__PROVIDED DATA__:
..........

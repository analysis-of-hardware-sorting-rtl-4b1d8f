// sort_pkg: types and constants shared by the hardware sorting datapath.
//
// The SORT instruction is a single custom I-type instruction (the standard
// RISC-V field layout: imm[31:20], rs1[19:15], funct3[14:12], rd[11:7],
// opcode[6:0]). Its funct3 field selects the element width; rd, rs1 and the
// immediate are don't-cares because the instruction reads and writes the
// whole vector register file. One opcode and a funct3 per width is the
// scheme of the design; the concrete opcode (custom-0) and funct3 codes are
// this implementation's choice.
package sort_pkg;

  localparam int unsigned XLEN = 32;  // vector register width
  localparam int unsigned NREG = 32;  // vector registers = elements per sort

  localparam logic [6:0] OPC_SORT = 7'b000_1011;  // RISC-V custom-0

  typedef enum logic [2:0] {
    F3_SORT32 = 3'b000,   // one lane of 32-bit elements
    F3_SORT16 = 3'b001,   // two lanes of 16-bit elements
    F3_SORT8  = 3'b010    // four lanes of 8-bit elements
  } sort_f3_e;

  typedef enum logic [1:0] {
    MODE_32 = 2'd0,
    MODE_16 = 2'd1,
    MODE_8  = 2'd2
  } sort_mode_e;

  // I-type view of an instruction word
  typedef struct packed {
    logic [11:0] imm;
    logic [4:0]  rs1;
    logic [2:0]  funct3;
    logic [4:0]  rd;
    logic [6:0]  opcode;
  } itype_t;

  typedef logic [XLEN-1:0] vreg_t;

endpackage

..........

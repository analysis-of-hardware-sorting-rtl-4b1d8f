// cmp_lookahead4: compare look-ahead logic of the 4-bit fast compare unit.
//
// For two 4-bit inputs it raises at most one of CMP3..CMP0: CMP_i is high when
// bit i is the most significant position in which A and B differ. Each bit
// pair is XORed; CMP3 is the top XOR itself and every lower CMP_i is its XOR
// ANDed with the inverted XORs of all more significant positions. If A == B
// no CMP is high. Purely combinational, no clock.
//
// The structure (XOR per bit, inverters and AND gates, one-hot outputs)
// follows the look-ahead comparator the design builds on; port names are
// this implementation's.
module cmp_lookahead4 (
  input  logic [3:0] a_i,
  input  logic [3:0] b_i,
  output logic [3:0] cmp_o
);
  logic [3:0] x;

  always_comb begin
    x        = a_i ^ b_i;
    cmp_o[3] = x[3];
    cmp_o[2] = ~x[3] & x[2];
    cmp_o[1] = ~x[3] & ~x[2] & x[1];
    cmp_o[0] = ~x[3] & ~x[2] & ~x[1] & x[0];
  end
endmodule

..........

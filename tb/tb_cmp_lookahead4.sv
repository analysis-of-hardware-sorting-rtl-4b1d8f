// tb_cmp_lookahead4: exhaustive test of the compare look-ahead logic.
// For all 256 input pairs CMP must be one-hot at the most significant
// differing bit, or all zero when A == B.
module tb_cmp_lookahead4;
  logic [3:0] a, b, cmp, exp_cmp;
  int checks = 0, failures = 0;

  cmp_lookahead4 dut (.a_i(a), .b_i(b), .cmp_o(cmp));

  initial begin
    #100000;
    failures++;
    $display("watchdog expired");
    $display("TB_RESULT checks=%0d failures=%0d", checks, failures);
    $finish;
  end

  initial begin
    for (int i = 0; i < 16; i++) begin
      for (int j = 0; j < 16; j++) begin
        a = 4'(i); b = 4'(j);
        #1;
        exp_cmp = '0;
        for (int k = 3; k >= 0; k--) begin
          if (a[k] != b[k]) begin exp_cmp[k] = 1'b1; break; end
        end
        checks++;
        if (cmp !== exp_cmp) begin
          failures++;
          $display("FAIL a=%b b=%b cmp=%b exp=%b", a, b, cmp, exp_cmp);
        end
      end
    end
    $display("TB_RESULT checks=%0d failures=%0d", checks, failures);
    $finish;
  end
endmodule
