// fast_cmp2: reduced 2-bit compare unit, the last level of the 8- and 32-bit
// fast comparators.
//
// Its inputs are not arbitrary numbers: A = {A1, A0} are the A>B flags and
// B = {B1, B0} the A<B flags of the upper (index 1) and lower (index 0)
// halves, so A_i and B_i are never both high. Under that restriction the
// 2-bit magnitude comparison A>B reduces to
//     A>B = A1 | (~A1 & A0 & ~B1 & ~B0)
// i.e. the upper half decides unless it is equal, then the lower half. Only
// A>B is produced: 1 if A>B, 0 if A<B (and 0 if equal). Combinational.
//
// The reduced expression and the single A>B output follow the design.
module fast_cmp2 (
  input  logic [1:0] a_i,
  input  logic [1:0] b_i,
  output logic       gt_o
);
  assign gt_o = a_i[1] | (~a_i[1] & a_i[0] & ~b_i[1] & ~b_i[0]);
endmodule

..........

__TASK REQUIREMENTS__: Precisely the lines between those holding "for (int k = 3; k >= 0; k--) begin" and "8- and 32-bit", inclusive, are to be reproduced from the listing above, with nothing added.

__OUTPUT OF THE TASK__:
        for (int k = 3; k >= 0; k--) begin
          if (a[k] != b[k]) begin exp_cmp[k] = 1'b1; break; end
        end
        checks++;
        if (cmp !== exp_cmp) begin
          failures++;
          $display("FAIL a=%b b=%b cmp=%b exp=%b", a, b, cmp, exp_cmp);
        end
      end
    end
    $display("TB_RESULT checks=%0d failures=%0d", checks, failures);
    $finish;
  end
endmodule
// fast_cmp2: reduced 2-bit compare unit, the last level of the 8- and 32-bit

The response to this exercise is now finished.